# Who??



## Vikki81207 (May 27, 2009)

Who should I breed with Merlin?? I'm thinking of getting a new female, but only if you guys think they will make some babies prettier than what Merlin and Pearl may make. So here's a poll and I'll keep it open until Friday or so. =D

Merlin









Pearl









Other female


----------



## doggyhog (Apr 30, 2009)

I vote Pearl. Then you'd have more variety in colors.


----------



## k stiles (Aug 29, 2009)

the thing is that it's whatever you want. If you want a marble like pearl with merlin go for it! If you want the fry to be dark, go with the other female (I went with her with the flip of a coin tails 2/3)!
the thing is It is what you want Vikki!


----------



## andakin (Aug 10, 2009)

that fish looks exactly like my black orchid female. i vote for her because of the nice finnage.


----------



## nochoramet (Oct 2, 2009)

I vote Pearl!


----------



## iheartmyfishies (Sep 14, 2009)

That female has AMAZING rays! I love her.


----------



## MrVampire181 (May 12, 2009)

Is that black one his daughter? If it is I'd go with her.


----------



## andakin (Aug 10, 2009)

definitely go for the black. comparing that fish with mine side by side, yours has better finnage. with better photography skills, yours would definitely look better.


----------



## dramaqueen (Jul 7, 2008)

Wow! They do look similar, except Vikki's looks to me like she has a hint of green but it could just be the lighting. Both are very pretty!!


----------



## Jupiter (Aug 30, 2009)

I loooove that dark female. I think their fry would look amazing. Good luck!


----------



## CodeRed (Jun 11, 2009)

I REALLY like the look of the other female. I think her and Merlin would match wonderfully, and if you keep on breeding their babies, you could probably have a gorgeous line popping up.


----------



## AngelicScars (May 5, 2009)

Ohhh that other female and Merlin would make some pretty babies!!


----------



## Vikki81207 (May 27, 2009)

MrVampire181 said:


> Is that black one his daughter? If it is I'd go with her.

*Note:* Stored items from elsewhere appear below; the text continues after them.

// tb_diactc_workloads: the DiaCTC switch at its default size (32 ports, VOQ
// depth 64) under the traffic patterns used to evaluate the architecture.
// Each pattern is offered at load LOAD_P percent (uniform also at 50% and
// 95%) for SLOTS slots, then the switch is drained and the mean cell delay,
// the delivered fraction and the drop count are printed. Patterns (lambda(i,j) is the load from input i to output j):
//   uniform Bernoulli   each slot a cell with probability lambda, dst uniform;
//   bursty 16/32/64     on/off sources: bursts of geometric length (mean B)
//                       to one uniform dst, idle gaps sized for load lambda;
//   asymmetric          lambda(i,(i+j) mod N) = lambda*a_j, a_0 = 0 and a_j
//                       geometric in j with a_{N-1}/a_1 = 1/10 (ratio assumed);
//   Chang's             lambda/(N-1) to every output except j = i;
//   diagonal            2*lambda/3 to j = i, lambda/3 to j = i+1.
// Every delivered cell is checked against a scoreboard (own output, known,
// delivered once), cell counts must balance after each drain, and for the
// uniform pattern at load LOAD_P at most 1% of the cells may be dropped and
// the busiest port may intercept at most 1.5 times as many cells as the least busy.
module tb_diactc_workloads;
  import diactc_pkg::*;

  localparam int N      = 32;
  localparam int SLOTS  = 1500;
  localparam int DRAIN  = 1500;
  localparam int LOAD_P = 80;     // offered load in percent

  logic         clk = 0, rst_n = 0;
  cell_t        in_cell [N];
  cell_t        out_cell[N];
  logic [N-1:0] in_drop, tx_valid, intercepted, sel_primary, sel_secondary;

  diactc_switch dut (.*);

  always #5 clk = ~clk;

  typedef struct { int dst; int t_in; } rec_t;
  rec_t        sb [int];
  int unsigned next_id = 1;
  int          slot = 0;

  int checks = 0, failures = 0;
  int n_in, n_out, n_drop, n_icpt;
  int icpt_port [N];
  longint sum_delay;

  // bursty source state
  int  burst_left [N];
  int  burst_dst  [N];
  bit  in_burst   [N];
  real asym_cdf   [N];

  task automatic check(logic ok, string what);
    checks++;
    if (!ok) begin
      failures++;
      if (failures < 20) $display("FAIL %s at slot %0d", what, slot);
    end
  endtask

  initial begin
    repeat (60000) @(posedge clk);
    failures++;
    $display("TB_RESULT checks=%0d failures=%0d", checks, failures);
    $finish;
  end

  function automatic real urand();
    return real'($urandom) / 4294967296.0;
  endfunction

  // Geometric length >= 1 with the given mean.
  function automatic int geom(real mean);
    int n;
    n = 1;
    while (urand() >= 1.0 / mean && n < 100000) n++;
    return n;
  endfunction

  function automatic cell_t make_cell(int src, int dst);
    cell_t c;
    c.valid = 1'b1;
    c.src   = port_t'(src);
    c.dst   = port_t'(dst);
    c.data  = 64'(next_id);
    sb[next_id] = '{dst: dst, t_in: slot};
    next_id++;
    n_in++;
    return c;
  endfunction

  always @(posedge clk) if (rst_n) begin
    for (int i = 0; i < N; i++) begin
      if (in_drop[i]) begin
        sb.delete(int'(in_cell[i].data));
        n_drop++;
      end
      if (intercepted[i]) begin
        n_icpt++;
        icpt_port[i]++;
      end
      if (out_cell[i].valid) begin
        int id;
        id = int'(out_cell[i].data);
        check(sb.exists(id), "delivered cell known");
        if (sb.exists(id)) begin
          check(sb[id].dst == i, "cell on its own output");
          sum_delay += slot - sb[id].t_in;
          sb.delete(id);
        end
        n_out++;
      end
    end
    slot++;
  end

  // One arrival decision for input i under pattern w; returns dst or -1.
  function automatic int arrival(string w, int i, real lam, int blen);
    real u;
    if (w == "bursty") begin
      if (!in_burst[i] && burst_left[i] == 0) begin
        in_burst[i]   = 1;
        burst_left[i] = geom(real'(blen));
        burst_dst[i]  = $urandom % N;
      end
      if (in_burst[i]) begin
        burst_left[i]--;
        if (burst_left[i] == 0) begin
          in_burst[i]   = 0;
          burst_left[i] = geom(1.0 + real'(blen) * (1.0 - lam) / lam) - 1;
        end
        return burst_dst[i];
      end
      burst_left[i]--;
      return -1;
    end
    if (urand() >= lam) return -1;
    case (w)
      "uniform":  return $urandom % N;
      "chang":    return (i + 1 + $urandom % (N - 1)) % N;
      "diagonal": return (urand() < 2.0 / 3.0) ? i : (i + 1) % N;
      "asymmetric": begin
        u = urand();
        for (int j = 1; j < N; j++) if (u < asym_cdf[j]) return (i + j) % N;
        return (i + N - 1) % N;
      end
      default: return -1;
    endcase
  endfunction

  task automatic run(string w, int blen, int load_p = LOAD_P);
    real lam, offered, mean;
    n_in = 0; n_out = 0; n_drop = 0; n_icpt = 0; sum_delay = 0;
    for (int i = 0; i < N; i++) icpt_port[i] = 0;
    lam = real'(load_p) / 100.0;
    for (int i = 0; i < N; i++) begin
      burst_left[i] = 0;
      in_burst[i]   = 0;
    end
    for (int t = 0; t < SLOTS; t++) begin
      for (int i = 0; i < N; i++) begin
        int d;
        d = arrival(w, i, lam, blen);
        in_cell[i] = (d >= 0) ? make_cell(i, d) : NO_CELL;
      end
      @(negedge clk);
    end
    for (int i = 0; i < N; i++) in_cell[i] = NO_CELL;
    repeat (DRAIN) @(negedge clk);
    offered = real'(n_in) / real'(N * SLOTS);
    mean = (n_out > 0) ? real'(sum_delay) / real'(n_out) : 0.0;
    $display("%-10s B=%0d load=%0.3f cells=%0d delivered=%0d dropped=%0d intercepts=%0d mean delay=%0.2f slots",
             w, blen, offered, n_in, n_out, n_drop, n_icpt, mean);
    check(sb.size() == 0, {w, ": all cells delivered or dropped"});
    check(n_in == n_out + n_drop, {w, ": cell count conserved"});
    if (w == "uniform" && load_p == LOAD_P) begin
      int mn, mx;
      mn = icpt_port[0]; mx = icpt_port[0];
      for (int i = 1; i < N; i++) begin
        if (icpt_port[i] < mn) mn = icpt_port[i];
        if (icpt_port[i] > mx) mx = icpt_port[i];
      end
      $display("uniform: intercepts per port min=%0d max=%0d", mn, mx);
      check(n_drop * 100 <= n_in, "uniform: under 1% dropped");
      check(mx * 2 <= mn * 3, "uniform: intercepted load balanced over ports");
    end
    sb.delete();
  endtask

  initial begin
    real r, acc, tot;
    // a_j = r^(j-1), j = 1..N-1, with r^(N-2) = 1/10, normalised to sum 1
    r = 0.1 ** (1.0 / real'(N - 2));
    tot = 0.0;
    for (int j = 1; j < N; j++) tot += r ** real'(j - 1);
    acc = 0.0;
    asym_cdf[0] = 0.0;
    for (int j = 1; j < N; j++) begin
      acc += (r ** real'(j - 1)) / tot;
      asym_cdf[j] = acc;
    end
    for (int i = 0; i < N; i++) in_cell[i] = NO_CELL;
    repeat (3) @(posedge clk);
    @(negedge clk) rst_n = 1;
    run("uniform", 0, 50);
    run("uniform", 0);
    run("uniform", 0, 95);
    run("bursty", 16);
    run("bursty", 32);
    run("bursty", 64);
    run("asymmetric", 0);
    run("chang", 0);
    run("diagonal", 0);
    $display("TB_RESULT checks=%0d failures=%0d", checks, failures);
    $finish;
  end
endmodule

If you haven't read yet, all the Pearlins died.


----------



## Vikki81207 (May 27, 2009)

Okay so it all depends now on if this person decides to get into a bidding war with me. She is free shipping. I just don't want to pay more than $25 for her. So I bid for her, and we'll just have to see how it goes. If she goes higher, than it will be Pearl again.


----------



## k stiles (Aug 29, 2009)

well I see that you voted for the other female. cool, and remember it's your choice


----------



## AlexXx (Aug 23, 2009)

Vikki! go with the dark one, where the crap did u find her!! i want one like that SO bad.


----------



## dramaqueen (Jul 7, 2008)

Oh, you want one of every kind, AlexXx! lol


----------



## Vikki81207 (May 27, 2009)

Lol yes Alex if you could have every betta you would. lol
Like I said, I will breed the black female if I get her. She's on Aquabid http://www.aquabid.com/cgi-bin/auction/auction.cgi?fwbettasct&1257103448
But I don't want to pay more than $25. I'm doing some serious money hunting right now. I don't know how I'm going to come up with money.


----------



## dramaqueen (Jul 7, 2008)

I hope it works out for you. She's pretty!


----------